Sponge description: The sponge (SS-156: Order Agelasida, Family Agelasidae, Agelas sp.) with smooth, finely conulose surface collected at Kerama Islands, Okinawa, was kept frozen until used. Mesohyl is compact with large internal canals. Sponges are firm, springy and compressible. Skeleton is dense, reticulate fibre skeleton, with grainy texture over fibres, echinated by verticillate spined acanthostyles. Fibres sparsely cored by spicules, more coring of spicules towards surface of sponge. Spicules are verticillate, regularly spined acanthostyles, 170x15 µm.

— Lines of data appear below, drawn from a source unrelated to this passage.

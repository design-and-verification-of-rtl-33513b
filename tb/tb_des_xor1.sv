// tb_des_xor1 -- self-checking test of the key-mixing XOR.
// Textbook value E(R0) ^ K1 = 6117BA866527 split into 011000 010001 011110
// 111010 100001 100110 010100 100111, then 1000 random pairs.
`include "tb_check.svh"
module tb_des_xor1;
  import des_pkg::*;
  import des_ref_pkg::*;

  int checks = 0, failures = 0;
  subkey_t e, k, x;
  sin_t    b [NUM_SBOX];

  des_xor1 dut (.e(e), .k(k), .b(b));

  initial begin : watchdog
    #1ms;
    failures++;
    $display("TB_RESULT checks=%0d failures=%0d", checks, failures);
    $finish;
  end

  initial begin
    e = 48'h7a15557a1555; k = 48'h1b02effc7072; #1;
    `CHECK_EQ(b[0], 6'b011000, "S1 input")
    `CHECK_EQ(b[1], 6'b010001, "S2 input")
    `CHECK_EQ(b[2], 6'b011110, "S3 input")
    `CHECK_EQ(b[3], 6'b111010, "S4 input")
    `CHECK_EQ(b[4], 6'b100001, "S5 input")
    `CHECK_EQ(b[5], 6'b100110, "S6 input")
    `CHECK_EQ(b[6], 6'b010100, "S7 input")
    `CHECK_EQ(b[7], 6'b100111, "S8 input")
    for (int i = 0; i < 1000; i++) begin
      e = 48'({$urandom(), $urandom()});
      k = 48'({$urandom(), $urandom()});
      x = e ^ k;
      #1;
      for (int j = 0; j < NUM_SBOX; j++)
        `CHECK_EQ(b[j], sin_t'(x >> (42 - 6*j)), "xor1 random")
    end
    $display("TB_RESULT checks=%0d failures=%0d", checks, failures);
    $finish;
  end
endmodule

Isolation of 2-debromonagelamide U (1), 2-debromomukanadin G (2), and 2-debromonagelamide P (3): The sponge Agelas sp. (6.3 kg, wet weight) was extracted with MeOH (6 L x 3) to give the extract (424.0 g). A part of the extract (205.6 g) was partitioned successively with n-hexane (800 mL x 3), n-BuOH (800 mL x 3), and water (800 mL). The n-BuOH-soluble materials (77.1 g) were subjected to a silica gel column (CHCl3/MeOH/AcOH, 80:20:2→0:100:2) to give six fractions (frs. 1–6). Separation of fr. 3 on a TOYOPEARL HW-40 column (MeOH/H2O/TFA, 30:70:0.1→100:0:0.1) afforded six fractions (frs. 3.1–6), and fr. 3.4 was separated by a C18 column (MeOH/H2O/TFA, 20:80:0.1→100:0:0.1) to give seven fractions (frs. 3.4.1–7). Fr. 3.4.2 was purified using C18 HPLC (YMC ODS-AQ, 20 x 250 mm; flow rate 5.0 mL/min; UV detection at 254 nm; eluent MeCN/H2O/TFA, 25:75:0.1) to isolate 2-debromomukanadin G (2, 10.9 mg). Fr. 3.4.5 was loaded on a Sephadex LH-20 column (MeOH/H2O/TFA, 20:80:0.1→100:0:0.1) chromatography to give five fractions (frs. 3.4.5.1–5). Fr. 3.4.5.4 was purified by C18 HPLC (YMC ODS-AQ, 20 x 250 mm; 5.0 mL/min; 254 nm; MeCN/H2O/TFA, 30:70:0.1, and then YMC Hydrosphere C18, 10 x 250 mm; 2.5 mL/min; 254 nm; MeCN/H2O/TFA, 23:77:0.1) to afford 2-debromonagelamide P (3, 6.7 mg). Separation of fr. 4 using a TOYOPEARL HW-40 column (MeOH/H2O/TFA, 10:90:0.1→100:0:0.1) and a Sephadex LH-20 column (MeOH/H2O/TFA, 10:90:0.1→100:0:0.1) gave a fraction containing bromopyrrole alkaloids. The fraction was purified by C18 HPLC (YMC ODS-AQ, 20 × 250 mm, 5.0 mL/min, 254 nm, MeCN/H2O/TFA, 15:85:0.1) and HILIC HPLC (Cosmosil HILIC, 10 × 250 mm, 3.0 mL/min, 254 nm, MeCN/H2O, 87:13) to isolate 2-debromonagelamide U (1, 1.7 mg).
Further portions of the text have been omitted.